There used to be a time when you had a great product, you ruled the market. You had a great marketing team, you told a good story, you priced it right and people bought it. You beat the competition. Consumers neither had as many choices as we do today, nor as many great products. And Consumers were not as informed or empowered as they are today with mobile, social and cloud technologies.
In the current era of empowered Consumer, the only sure way you can achieve business differentiation is by being relevant. How do you deliver relevance? By constantly learning and adapting to the context, of course. But, how do you do it at scale? Through individualized insight or contextual insight with technologies like Big Data and machine learning.
At SmarterData, we work with Enterprise Customers that are focused turning data into insight with sophisticated analytics technologies like data mining, data science and machine learning. This allows organizations to be relevant in today’s complex, fast changing and fast paced economy.
‘Interactions with Data’ is a key driver of innovation in the future.
Over the last few years, Hadoop gained popularity for it’sHadoop Distributed File System. Hadoop has been the parallel data processing platform for batch processing of big data. While it’s a solid platform, it is considered difficult to program, raising the bar for wider enterprise adoption.
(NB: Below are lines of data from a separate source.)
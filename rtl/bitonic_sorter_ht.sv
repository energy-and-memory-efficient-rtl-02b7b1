// High-throughput streaming bitonic sorter.
//
// Sorts a continuous stream of N-key sequences (N = 2^N_BITS) arriving p = 2^LANE_BITS
// keys per cycle, and emits each sequence in ascending order at the same rate. The
// bitonic sorting network of log N (log N + 1) / 2 comparison stages is folded to width
// p: every stage is p/2 compare-and-swap units (cas_stage) followed by a streaming
// permutation network (spn) that reorders the stream for the next stage, and one control
// unit (bitonic_ctrl) drives all stages. The permutation networks use single-port
// memories addressed in place, one block per lane, about 6N key words in total. The last
// stage already delivers natural order, so it needs no network after it.
//
// Interface:
//   in_sob   high in the first cycle of each N/p-cycle input slot. A sequence must start
//            in such a cycle and hold in_valid for N/p consecutive cycles; in_key[l] in
//            cycle c of the slot is the key with index c*p + l. Sequences may follow one
//            another with no gap, or with whole idle slots between them.
//   out_*    the sorted sequence, key c*p + l of the result in lane l of the c-th output
//            cycle; out_sob marks the first cycle. Latency from in_sob to out_sob is
//            sorter_latency(N_BITS, LANE_BITS) cycles, about 6N/p.
// Keys are unsigned. The stage order, layout and permutation networks are described in
// bitonic_pkg and spn; the architecture follows the paper's high-throughput design, the
// stream protocol is this design's choice.
module bitonic_sorter_ht
  import bitonic_pkg::*;
#(
  parameter int unsigned N_BITS    = 14,  // log2 N, N = 16384
  parameter int unsigned LANE_BITS = 2,   // log2 p, p = 4
  parameter int unsigned W         = 32,  // key width
  localparam int unsigned P  = 1 << LANE_BITS,
  localparam int unsigned PW = N_BITS - LANE_BITS,
  localparam int unsigned S  = num_stages(N_BITS)
) (
  input  logic         clk,
  input  logic         rst_n,
  output logic         in_sob,
  input  logic         in_valid,
  input  logic [W-1:0] in_key  [P],
  output logic         out_valid,
  output logic         out_sob,
  output logic [W-1:0] out_key [P]
);
  logic [PW-1:0] in_pos, out_pos;
  logic [PW-1:0] pos_cas [S];
  logic [PW-1:0] pos_spn [S-1];

  logic         cas_in_valid  [S];
  logic [W-1:0] cas_in_key    [S][P];
  logic         cas_out_valid [S];
  logic [W-1:0] cas_out_key   [S][P];

  bitonic_ctrl #(.N_BITS(N_BITS), .LANE_BITS(LANE_BITS)) u_ctrl (
    .clk(clk), .rst_n(rst_n), .in_pos(in_pos), .out_pos(out_pos),
    .pos_cas(pos_cas), .pos_spn(pos_spn)
  );

  assign in_sob          = (in_pos == '0);
  assign cas_in_valid[0] = in_valid;
  assign cas_in_key[0]   = in_key;

  for (genvar s = 0; s < S; s++) begin : g_stage
    cas_stage #(
      .N_BITS(N_BITS), .LANE_BITS(LANE_BITS), .W(W),
      .PHASE(stage_phase(N_BITS, s)), .CBIT(stage_bit(N_BITS, s))
    ) u_cas (
      .clk(clk), .rst_n(rst_n), .pos(pos_cas[s]),
      .in_valid(cas_in_valid[s]), .in_key(cas_in_key[s]),
      .out_valid(cas_out_valid[s]), .out_key(cas_out_key[s])
    );

    if (s + 1 < S) begin : g_spn
      spn #(
        .N_BITS(N_BITS), .LANE_BITS(LANE_BITS), .W(W),
        .J_FROM(stage_bit(N_BITS, s)), .J_TO(stage_bit(N_BITS, s + 1))
      ) u_spn (
        .clk(clk), .rst_n(rst_n), .pos(pos_spn[s]),
        .in_valid(cas_out_valid[s]), .in_key(cas_out_key[s]),
        .out_valid(cas_in_valid[s+1]), .out_key(cas_in_key[s+1])
      );
    end
  end

  assign out_valid = cas_out_valid[S-1];
  assign out_key   = cas_out_key[S-1];
  assign out_sob   = out_valid && (out_pos == '0);

  // A sequence occupies one whole input slot: valid may only rise at a slot start and
  // only fall at the next slot start.
  logic in_valid_q;
  always_ff @(posedge clk or negedge rst_n) begin
    if (!rst_n) in_valid_q <= 1'b0;
    else        in_valid_q <= in_valid;
  end

  a_slot_valid: assert property (@(posedge clk) disable iff (!rst_n)
                                 !in_sob |-> in_valid == in_valid_q)
    else $error("bitonic_sorter_ht: in_valid changed inside a sequence slot");

  initial assert (N_BITS >= 2 && LANE_BITS >= 1 && LANE_BITS < N_BITS)
    else $error("bitonic_sorter_ht: need 2 <= p < N");
endmodule
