// End-to-end test of the streaming bitonic sorter at a reduced size.
//
// Streams FRAMES sequences of N keys through the sorter: first a run of sequences back to
// back, then an idle slot, then more sequences back to back. Key sets include random keys,
// many equal keys, already sorted and reverse sorted data. Each output sequence is checked
// key by key against the input sequence sorted by the testbench. It also checks that every
// output sequence starts exactly LAT cycles after its input slot, where LAT is worked out
// here from the stage structure, that LAT stays within 6N/p plus a small per-stage
// overhead, and that the output rate is p keys every cycle for back-to-back sequences.
// Mechanisms counted: back-to-back sequences, an idle slot, ascending and descending
// comparisons, a network that only rewires lanes, a network that uses memory, and a full
// cycle of the in-place address sequences of the largest network.
module tb_bitonic_sorter_ht;
  localparam int NB = 6;            // log2 N
  localparam int LB = 2;            // log2 p
  localparam int W  = 10;
  localparam int N  = 1 << NB;
  localparam int P  = 1 << LB;
  localparam int C  = N / P;        // cycles per sequence
  localparam int FRAMES = 24;
  localparam int GAP_AFTER = 12;    // an idle slot follows this many sequences

  logic clk = 0, rst_n = 0;
  logic in_sob, in_valid, out_valid, out_sob;
  logic [W-1:0] in_key [P];
  logic [W-1:0] out_key [P];

  always #5 clk = ~clk;

  bitonic_sorter_ht #(.N_BITS(NB), .LANE_BITS(LB), .W(W)) dut (
    .clk(clk), .rst_n(rst_n), .in_sob(in_sob), .in_valid(in_valid), .in_key(in_key),
    .out_valid(out_valid), .out_sob(out_sob), .out_key(out_key)
  );

  int checks = 0, failures = 0;
  int unsigned frames_in [FRAMES][N];
  int unsigned sorted_ref [FRAMES][N];
  longint in_start [FRAMES];
  longint cycle = 0;
  int n_back_to_back = 0, n_gap = 0, n_spatial = 0, n_mem = 0;
  int n_asc = 0, n_desc = 0, n_agu_cycle = 0;

  always @(posedge clk) cycle <= cycle + 1;

  // Latency worked out independently: each of the n(n+1)/2 comparison stages costs 1
  // cycle; the network between the stages comparing bits j and j' costs 1 cycle if both
  // bits are lane bits, else one block of 2^(max(j,j')+1)/p cycles plus 2.
  function automatic int expected_latency();
    int jl[$];
    int lat;
    for (int i = 1; i <= NB; i++)
      for (int j = i - 1; j >= 0; j--) jl.push_back(j);
    lat = jl.size();
    for (int s = 0; s + 1 < jl.size(); s++) begin
      int m;
      m = (jl[s] > jl[s+1]) ? jl[s] : jl[s+1];
      lat += (m < LB) ? 1 : ((1 << (m + 1)) / P + 2);
    end
    return lat;
  endfunction

  function automatic void make_frame(int f);
    int unsigned q[$];
    for (int i = 0; i < N; i++) begin
      case (f % 4)
        0: frames_in[f][i] = $urandom_range((1 << W) - 1);
        1: frames_in[f][i] = $urandom_range(3);                // many equal keys
        2: frames_in[f][i] = i;                                // already sorted
        default: frames_in[f][i] = (1 << W) - 1 - i;           // reverse sorted
      endcase
      q.push_back(frames_in[f][i]);
    end
    q.sort();
    for (int i = 0; i < N; i++) sorted_ref[f][i] = q[i];
  endfunction

  // Stimulus.
  initial begin
    in_valid = 0;
    foreach (in_key[l]) in_key[l] = '0;
    for (int f = 0; f < FRAMES; f++) make_frame(f);
    repeat (3) @(posedge clk);
    rst_n = 1;
    for (int f = 0; f < FRAMES; f++) begin
      if (f == GAP_AFTER) begin
        // one idle slot
        do @(negedge clk); while (!in_sob);
        n_gap++;
        @(negedge clk);
      end
      do begin
        if (!in_sob) begin in_valid = 0; @(negedge clk); end
      end while (!in_sob);
      in_start[f] = cycle;
      for (int c = 0; c < C; c++) begin
        in_valid = 1;
        for (int l = 0; l < P; l++) in_key[l] = W'(frames_in[f][c * P + l]);
        @(negedge clk);
      end
      in_valid = 0;
    end
  end

  // Output checking.
  int out_frame = 0, out_idx = 0;
  longint last_out_end = -1;
  initial begin
    int lat;
    lat = expected_latency();
    checks++;
    if (lat > 6 * N / P + 4 * NB * (NB + 1) / 2) begin
      failures++;
      $display("FAIL latency %0d above 6N/p plus stage overhead", lat);
    end
    forever begin
      @(posedge clk);
      #1;
      if (out_valid && out_frame < FRAMES) begin
        if (out_idx == 0) begin
          checks++;
          if (!out_sob) begin failures++; $display("FAIL out_sob missing frame %0d", out_frame); end
          checks++;
          if (cycle - in_start[out_frame] != lat) begin
            failures++;
            $display("FAIL frame %0d latency %0d expected %0d", out_frame,
                     cycle - in_start[out_frame], lat);
          end
          if (last_out_end == cycle - 1) n_back_to_back++;
        end
        for (int l = 0; l < P; l++) begin
          checks++;
          if (out_key[l] != W'(sorted_ref[out_frame][out_idx + l])) begin
            failures++;
            if (failures < 10)
              $display("FAIL frame %0d key %0d got %0d expected %0d", out_frame, out_idx + l,
                       out_key[l], sorted_ref[out_frame][out_idx + l]);
          end
        end
        out_idx += P;
        if (out_idx == N) begin
          out_idx = 0;
          out_frame++;
          last_out_end = cycle;
        end
      end
    end
  end

  // Network entering the last merge phase: it spans the whole sequence, the largest one.
  localparam int SBIG = (NB - 1) * NB / 2 - 1;

  initial begin
    automatic int jl[$];
    for (int i = 1; i <= NB; i++)
      for (int j = i - 1; j >= 0; j--) jl.push_back(j);
    for (int s = 0; s + 1 < jl.size(); s++) begin
      int m;
      m = (jl[s] > jl[s+1]) ? jl[s] : jl[s+1];
      if (m < LB) n_spatial++; else n_mem++;
    end
  end

  // Ascending and descending comparisons: stage 0 (phase 1) sorts pair k descending when
  // bit 1 of its lane index is set.
  always @(posedge clk)
    if (rst_n && dut.cas_in_valid[0]) begin
      for (int k = 0; k < P / 2; k++)
        if (dut.g_stage[0].u_cas.desc[k]) n_desc++; else n_asc++;
    end

  // The in-place addresses of the largest network run through all their sequences
  // and come back to the first one (identity table, zero offset): count such returns after valid data went through.
  logic agu_was_moved = 0;
  always @(posedge clk)
    if (rst_n && out_frame > 0) begin
      logic ident;
      ident = 1;
      for (int x = 0; x < NB - LB; x++)
        if (int'(dut.g_stage[SBIG].g_spn.u_spn.g_mem.u_agu.tab[x]) != x) ident = 0;
      if (dut.g_stage[SBIG].g_spn.u_spn.g_mem.u_agu.w != '0) ident = 0;
      if (!ident) agu_was_moved = 1;
      else if (agu_was_moved) begin n_agu_cycle++; agu_was_moved = 0; end
    end

  initial begin
    wait (out_frame == FRAMES);
    repeat (5) @(posedge clk);
    checks++; if (n_back_to_back == 0) begin failures++; $display("FAIL no back-to-back output"); end
    checks++; if (n_gap == 0)          begin failures++; $display("FAIL no idle slot"); end
    checks++; if (n_spatial == 0)      begin failures++; $display("FAIL no spatial network"); end
    checks++; if (n_mem == 0)          begin failures++; $display("FAIL no memory network"); end
    checks++; if (n_asc == 0 || n_desc == 0) begin failures++; $display("FAIL directions"); end
    checks++; if (n_agu_cycle == 0)    begin failures++; $display("FAIL no AGU address cycle"); end
    $display("mechanisms: back_to_back=%0d idle_slots=%0d spatial_spn=%0d memory_spn=%0d asc=%0d desc=%0d agu_cycles=%0d",
             n_back_to_back, n_gap, n_spatial, n_mem, n_asc, n_desc, n_agu_cycle);
    $display("TB_RESULT checks=%0d failures=%0d", checks, failures);
    $finish;
  end

  // Watchdog.
  initial begin
    repeat ((FRAMES + 4) * C + 4 * expected_latency() + 200) @(posedge clk);
    failures++;
    $display("FAIL watchdog: %0d of %0d sequences seen", out_frame, FRAMES);
    $display("TB_RESULT checks=%0d failures=%0d", checks, failures);
    $finish;
  end
endmodule
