// The two bitonic sorter architectures side by side, each with its own ports:
//   ht_*  high-throughput sorter (bitonic_sorter_ht): one comparison stage and one
//         streaming permutation network per network stage, p keys per cycle in and out
//         continuously, about 6N key words of single-port memory;
//   re_*  resource-efficient sorter (bitonic_sorter_re): one comparison stage of p/2 CAS
//         units and one programmable permutation network reused for every stage, one
//         sequence at a time, 2N key words of dual-port memory.
// They share only clock, reset and the size parameters. See the two modules for their
// interfaces and timing.
module bitonic_sorters #(
  parameter int unsigned N_BITS    = 14,  // log2 N, N = 16384
  parameter int unsigned LANE_BITS = 2,   // log2 p, p = 4
  parameter int unsigned W         = 32,  // key width
  localparam int unsigned P = 1 << LANE_BITS
) (
  input  logic         clk,
  input  logic         rst_n,
  // high-throughput sorter
  output logic         ht_in_sob,
  input  logic         ht_in_valid,
  input  logic [W-1:0] ht_in_key  [P],
  output logic         ht_out_valid,
  output logic         ht_out_sob,
  output logic [W-1:0] ht_out_key [P],
  // resource-efficient sorter
  output logic         re_in_ready,
  input  logic         re_in_valid,
  input  logic [W-1:0] re_in_key  [P],
  output logic         re_out_valid,
  output logic         re_out_sob,
  output logic [W-1:0] re_out_key [P]
);
  bitonic_sorter_ht #(.N_BITS(N_BITS), .LANE_BITS(LANE_BITS), .W(W)) u_ht (
    .clk(clk), .rst_n(rst_n), .in_sob(ht_in_sob), .in_valid(ht_in_valid), .in_key(ht_in_key),
    .out_valid(ht_out_valid), .out_sob(ht_out_sob), .out_key(ht_out_key)
  );

  bitonic_sorter_re #(.N_BITS(N_BITS), .LANE_BITS(LANE_BITS), .W(W)) u_re (
    .clk(clk), .rst_n(rst_n), .in_ready(re_in_ready), .in_valid(re_in_valid), .in_key(re_in_key),
    .out_valid(re_out_valid), .out_sob(re_out_sob), .out_key(re_out_key)
  );
endmodule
Performance was another challenge as these jobs usually take a long time to run.
Thankfully, alternative architectures have emerged. One such alternative is Apache Spark, originally developed at the AMPLab at UC Berkeley, is seeing meteoric rise in support among the community bypassing HadoopMapReduce.
Enterprises are increasingly looking for a Big Data Platform that offers flexibility in development tools to match in-house skills, and support for both batch processing and real time processing. While broad based open source community support is a great indicator of where the technology headed in deciding where to make investments, Enterprises are also looking for better commercial support and integration options.
Spark makes it easier than ever to build Analytic applications with big data. It has native API support for wide range of programming languages that Data Scientists, Data Engineers and Application developer like to work in: Java, Scala, Python, R, etc. It also has SparkSQL to support existing SQL skills.
If you thought software changed the world, then wait till you see more and more of how Data driven insight and actions will help us solve newer problems and take us to newer heights.
Until recently, software applications mostly leveraged descriptive (characteristics, demographics, etc.) and behavioral (transactional, usage history, etc.) data sets. Now more and more businesses have amassed Interaction data (Call center transcripts, e-mail/chat, web site clickstreams, machine data, etc.) and Attitudinal data (reviews/opinions, surveys, etc.) While this new data is a gold mine of Customer insight, it’s mostly unstructured data and been unused for business insight for lack of effective natural language processing. With Spark M-Lib, you can embed natural language machine learning algorithms into your business applications to drive more personalized Customer interactions.
IBM is calling Spark – an Analytics Operating System. I believe it’s an apt description. Spark is an open source in-memory compute engine powering a stack of Analytic tools including Spark SQL, MLib for machine learning, GraphX, and Spark Streaming for real-time. And, Spark API is much more easier to use than MapReduce.
Companies like IBM, Novartis, AirBnB, Yahoo, Intel, Baidu, Groupon are already using Spark. I believe we will see sustained momentum for Spark going into 2016.
So when should you consider using Spark?
- Big Data jobs that require speed. e.g., 100X MapReduce.
- Machine Learning Algorithms.
- Data Mining
- Real time stream processing (live events, fraud detection, real time queries, etc.)
- Sensor data processing (Predictive maintenance, etc.)
- Working with data from a wide variety of sources
- Programming flexibility (Java, Python, SparkR, Scala, etc.)
At SmarterData, we have embraced Spark for it’s Speed, Programming flexibility, data source flexibility including Hadoop, and API flexibility for a variety of Analytics including machine learning. Open source Spark lowers the barrier and makes an excellent choice for Big Data Analytics.